The only way I see to be able to trim down the loop to 1 clocks is to change the rdlong so that it can execute in 4 clocks provided the hub window is met.
The loop is specially crafted. It is necessary after the read to allow one instruction to execute before the instruction read is executed (shown here as the nop). Therefore the ADD instruction is required here.
The only instruction where a cog ram write can be executed and is not being done, it the JMP instruction. So if a special instruction which also incremented the rdlong cog address was crafted, we would still have a problem in that there would need to be an instruction executed before rdlong. ie we would need to insert another nop.

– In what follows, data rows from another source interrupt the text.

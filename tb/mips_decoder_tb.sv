// mips_decoder_tb: checks the decoder on random words of every supported instruction
// (identity and flags against the MIPS-I tables in tb_mips_pkg) and on words with
// reserved opcodes, function codes, REGIMM codes and COP0 codes.
module mips_decoder_tb;
  import hit_pkg::*;
  import tb_mips_pkg::*;

  logic [31:0] instr;
  dec_t        dec;
  int checks = 0, failures = 0;

  mips_decoder dut (.instr, .dec);

  task automatic check(inst_id_e exp, string what);
    logic br;
    br = exp inside {I_JR, I_JALR, I_BLTZ, I_BGEZ, I_BLTZAL, I_BGEZAL, I_J, I_JAL,
                     I_BEQ, I_BNE, I_BLEZ, I_BGTZ};
    checks++;
    if (dec.id !== exp || dec.reserved !== (exp == I_RSVD) ||
        dec.syscall !== (exp == I_SYSCALL) || dec.brk !== (exp == I_BREAK) ||
        dec.eret !== (exp == I_ERET) || dec.branch !== br) begin
      failures++;
      $display("FAIL %s word=%h got id=%0d exp=%0d", what, instr, dec.id, exp);
    end
  endtask

  initial begin
    for (int i = 1; i <= num_ids(); i++) begin
      for (int r = 0; r < 40; r++) begin
        instr = enc(inst_id_e'(i));
        #1 check(inst_id_e'(i), "known");
      end
    end
    for (int r = 0; r < 500; r++) begin
      instr = reserved_word(6'h3F);
      #1 check(I_RSVD, "rsvd-op");
    end
    // reserved function codes under opcode 0
    for (int f = 0; f < 64; f++) begin
      if (f inside {0,2,3,4,6,7,8,9,12,13,16,17,18,19,24,25,26,27,32,33,34,35,36,37,38,39,42,43})
        continue;
      instr = {6'h00, 20'($urandom), 6'(f)};
      #1 check(I_RSVD, "rsvd-fn");
    end
    for (int t = 0; t < 32; t++) begin
      if (t inside {0, 1, 16, 17}) continue;
      instr = {6'h01, 5'($urandom), 5'(t), 16'($urandom)};
      #1 check(I_RSVD, "rsvd-regimm");
    end
    instr = {6'h10, 5'h10, 15'h0, 6'h01};
    #1 check(I_RSVD, "rsvd-cop0");
    instr = {6'h10, 5'h02, 21'h0};
    #1 check(I_RSVD, "rsvd-cop0");
    $display("TB_RESULT checks=%0d failures=%0d", checks, failures);
    $finish;
  end

  initial begin
    #100_000_000;
    failures++;
    $display("watchdog expired");
    $display("TB_RESULT checks=%0d failures=%0d", checks, failures);
    $finish;
  end
endmodule
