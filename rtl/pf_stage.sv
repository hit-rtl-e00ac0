// pf_stage: PF (program fetch) stage, the program counter and its next-PC selection.
//
// One register. Each cycle the PC becomes, in this order of priority:
//   int_req ? int_addr : (jmp ? jmp_addr : pc + 4)
// so an address supplied by the coprocessor (interrupt handler, or the return address of
// ERET) always wins over a jump, which is what lets the hidden interrupt take the fetch
// away from whatever program is running. The priority rule is the source model's; the
// reset address and synchronous active-low reset are this design's. The instruction
// memory is read with pc in the same cycle (fetch is assumed never to stall).
module pf_stage #(
  parameter logic [31:0] RESET_PC = hit_pkg::RESET_PC_DEF
) (
  input  logic        clk,
  input  logic        rst_n,
  input  logic        int_req,    // INT: redirect from the coprocessor
  input  logic [31:0] int_addr,   // TN: handler (or return) address
  input  logic        jmp,        // taken jump or branch
  input  logic [31:0] jmp_addr,   // JA: its target
  output logic [31:0] pc
);
  logic [31:0] pc_d;

  always_comb begin
    if (int_req)  pc_d = int_addr;
    else if (jmp) pc_d = jmp_addr;
    else          pc_d = pc + 32'd4;
  end

  always_ff @(posedge clk) begin
    if (!rst_n) pc <= RESET_PC;
    else        pc <= pc_d;
  end
endmodule
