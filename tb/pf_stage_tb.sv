// pf_stage_tb: random interrupt and jump requests; the PC must follow
// int ? TN : (jmp ? JA : pc + 4) with the interrupt first. Counts that interrupt and jump
// were requested together at least once.
module pf_stage_tb;
  logic        clk = 0, rst_n = 0, int_req = 0, jmp = 0;
  logic [31:0] int_addr = 0, jmp_addr = 0, pc, exp_pc;
  int checks = 0, failures = 0, both = 0;

  pf_stage dut (.clk, .rst_n, .int_req, .int_addr, .jmp, .jmp_addr, .pc);

  always #5 clk = ~clk;

  initial begin
    repeat (2) @(posedge clk);
    #1;
    checks++;
    if (pc !== 32'hBFC0_0000) begin failures++; $display("FAIL reset pc=%h", pc); end
    rst_n = 1;
    exp_pc = 32'hBFC0_0000;
    for (int i = 0; i < 20000; i++) begin
      int_req  = $urandom_range(0, 7) == 0;
      jmp      = $urandom_range(0, 3) == 0;
      int_addr = $urandom;
      jmp_addr = $urandom;
      if (int_req && jmp) both++;
      @(posedge clk);
      exp_pc = int_req ? int_addr : jmp ? jmp_addr : exp_pc + 4;
      #1;
      checks++;
      if (pc !== exp_pc) begin
        failures++;
        $display("FAIL i=%0d int=%b jmp=%b pc=%h exp=%h", i, int_req, jmp, pc, exp_pc);
      end
    end
    checks++;
    if (both == 0) begin failures++; $display("FAIL interrupt and jump never together"); end
    $display("TB_RESULT checks=%0d failures=%0d", checks, failures);
    $finish;
  end

  initial begin
    repeat (30000) @(posedge clk);
    failures++;
    $display("watchdog expired");
    $display("TB_RESULT checks=%0d failures=%0d", checks, failures);
    $finish;
  end
endmodule
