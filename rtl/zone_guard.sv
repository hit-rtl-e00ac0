// zone_guard: system-zone / user-zone protection of data accesses.
//
// Combinational. The address space is split into a user zone [0, USER_ZONE_TOP] and a
// system zone above it. In user mode (priv = 0) an access to the system zone is refused
// (grant = 0, fault = 1); in privileged mode every address is granted. This is the
// protection that keeps a user task inside its user zone and that the hidden privileged
// interrupt defeats: its handler, although placed in the user zone, runs with priv = 1.
// The split into zones follows the source model; the boundary address and the refusal
// signalled as a fault line (rather than an exception) are this design's choices.
module zone_guard #(
  parameter logic [31:0] USER_ZONE_TOP = hit_pkg::USER_ZONE_TOP_DEF
) (
  input  logic        priv,    // 1: privileged (kernel or hidden handler)
  input  logic        req,     // data access request
  input  logic [31:0] addr,
  output logic        grant,
  output logic        fault    // request refused
);
  logic in_user;
  assign in_user = (addr <= USER_ZONE_TOP);
  assign grant   = req && (priv || in_user);
  assign fault   = req && !priv && !in_user;
endmodule
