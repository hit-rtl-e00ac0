// zone_guard_tb: random accesses around the zone boundary in both modes. A user-mode
// access above the user zone must be refused; everything else granted when requested.
module zone_guard_tb;
  logic        priv, req, grant, fault, in_user;
  logic [31:0] addr;
  int checks = 0, failures = 0;

  zone_guard dut (.priv, .req, .addr, .grant, .fault);

  initial begin
    for (int i = 0; i < 4000; i++) begin
      priv = 1'($urandom);
      req  = 1'($urandom_range(0, 3) != 0);
      case ($urandom_range(0, 3))
        0: addr = 32'h7FFF_FFFF - 32'($urandom_range(0, 3));
        1: addr = 32'h8000_0000 + 32'($urandom_range(0, 3));
        default: addr = $urandom;
      endcase
      in_user = addr[31] == 1'b0;
      #1;
      checks++;
      if (grant !== (req && (priv || in_user)) || fault !== (req && !priv && !in_user)) begin
        failures++;
        $display("FAIL priv=%b req=%b addr=%h grant=%b fault=%b", priv, req, addr, grant, fault);
      end
    end
    $display("TB_RESULT checks=%0d failures=%0d", checks, failures);
    $finish;
  end

  initial begin
    #100_000_000;
    failures++;
    $display("watchdog expired");
    $display("TB_RESULT checks=%0d failures=%0d", checks, failures);
    $finish;
  end
endmodule
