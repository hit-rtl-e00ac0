// hit_trojan_tb: feeds instruction words through the decoder into the Trojan.
//  1. full boot sequence, then the illegal instruction: hit_int on that instruction;
//  2. the same with nulls (valid = 0) scattered inside the sequence: still triggers;
//  3. the illegal instruction alone, after a partial sequence, or after the full
//     sequence with one instruction in between: no hit_int;
//  4. a broken sequence (wrong instruction at a random position) then illegal: none;
//  5. random traffic: hit_int must only ever come out right after a full sequence,
//     compared with a reference state model.
module hit_trojan_tb;
  import hit_pkg::*;
  import tb_mips_pkg::*;

  localparam int N = BOOT_LEN_DEF;

  logic        clk = 0, rst_n = 0, valid = 0, hit_int;
  logic [31:0] instr = 0;
  dec_t        dec;
  logic [3:0]  state;
  logic [7:0]  mask;
  int checks = 0, failures = 0, triggers = 0, ref_state = 0;

  mips_decoder u_dec (.instr, .dec);
  hit_trojan dut (.clk, .rst_n, .valid, .instr, .dec_id(dec.id), .hit_int, .state, .mask);

  always #5 clk = ~clk;

  function automatic logic [31:0] illegal_word();
    return {6'h1D, 26'($urandom)};
  endfunction

  // Present one word for one cycle; check hit_int against the expectation.
  task automatic feed(logic v, logic [31:0] w, logic exp_hit, string what);
    logic is_boot;
    valid = v; instr = w;
    #1;
    checks++;
    if (hit_int !== exp_hit) begin
      failures++;
      $display("FAIL %s: word=%h state=%0d hit_int=%b exp=%b", what, w, state, hit_int, exp_hit);
    end
    if (hit_int) triggers++;
    is_boot = (ref_state < N) && (dec.id == BOOT_SEQ_DEF[ref_state]);
    @(posedge clk);
    if (v) ref_state = is_boot ? ref_state + 1 : 0;
    #1;
    checks++;
    if (int'(state) != ref_state) begin
      failures++;
      $display("FAIL %s: state=%0d exp=%0d", what, state, ref_state);
    end
  endtask

  task automatic boot(int upto, logic with_nulls);
    for (int k = 0; k < upto; k++) begin
      if (with_nulls) while ($urandom_range(0, 2) == 0) feed(0, $urandom, 0, "null");
      feed(1, enc(BOOT_SEQ_DEF[k]), 0, "boot");
    end
  endtask

  function automatic inst_id_e other_than(inst_id_e x);
    inst_id_e y;
    do y = inst_id_e'($urandom_range(1, num_ids())); while (y == x);
    return y;
  endfunction

  initial begin
    repeat (2) @(posedge clk);
    #1 rst_n = 1;
    // 1
    boot(N, 0); feed(1, illegal_word(), 1, "trigger");
    // 2
    repeat (5) begin boot(N, 1); feed(0, 0, 0, "null"); feed(1, illegal_word(), 1, "trigger-nulls"); end
    // 3
    feed(1, illegal_word(), 0, "alone");
    for (int p = 0; p < N; p++) begin boot(p, 0); feed(1, illegal_word(), 0, "partial"); end
    boot(N, 0); feed(1, enc(I_ADDU), 0, "between"); feed(1, illegal_word(), 0, "late");
    // 4
    for (int p = 0; p < N; p++) begin
      boot(p, 0);
      feed(1, enc(other_than(BOOT_SEQ_DEF[p])), 0, "wrong");
      for (int k = p + 1; k < N; k++) feed(1, enc(BOOT_SEQ_DEF[k]), 0, "rest");
      feed(1, illegal_word(), 0, "broken");
    end
    // 5
    for (int i = 0; i < 20000; i++) begin
      logic [31:0] w;
      logic v, e;
      v = $urandom_range(0, 5) != 0;
      case ($urandom_range(0, 9))
        0, 1, 2, 3, 4: w = (ref_state < N) ? enc(BOOT_SEQ_DEF[ref_state]) : illegal_word();
        5:             w = illegal_word();
        default:       w = enc(inst_id_e'($urandom_range(1, num_ids())));
      endcase
      e = v && ref_state == N && w[31:26] == 6'h1D;
      feed(v, w, e, "random");
    end
    checks++;
    if (triggers < 7) begin failures++; $display("FAIL only %0d triggers", triggers); end
    $display("triggers=%0d", triggers);
    $display("TB_RESULT checks=%0d failures=%0d", checks, failures);
    $finish;
  end

  initial begin
    repeat (200000) @(posedge clk);
    failures++;
    $display("watchdog expired");
    $display("TB_RESULT checks=%0d failures=%0d", checks, failures);
    $finish;
  end
endmodule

So, basically without some major modifications, the LMM loop is not going to be able to be trimmed to 16 clocks
instr NOP RDLONG instr, pc WC ` wc also indicates to increment PC by 4 JMP #instr
The problem with this method is that often the instruction read in will modify the pc, so again a 2 instruction gap is required. Rethinking this... The PC is a separate register, not an immediate S address, so its ok to be modified without an intervening instruction. However, incrementing it then becomes more of a problem.
Ok. Any LMM calls and branches obviously need to exit out of the LMM loop where the PC is modified, appropriately taking into account the currently incremented PC value. Then the LMM loop can be reentered, this introduces extra hub delays during these operations only (as does any load immediate 32 bits). The only other time I think the LMM PC register changes is if you had some self modifying code or a DJNZ touching it perhaps which I think shouldn't be allowed in LMM by the compiler/assembler targeting code for it. Perhaps even DJNZ could potentially be abstracted if there was a limited register set implemented, but it is not really necessary to do so, as you can expand it out to seperate instructions.
Another benefit of the 3 instruction LMM sequence I had above is that is enables immediate access to the hub on the very next cycle for loading a 32 bit immediate value or branch target for example, so you don't waste any hub cycles and can pack things in nicely.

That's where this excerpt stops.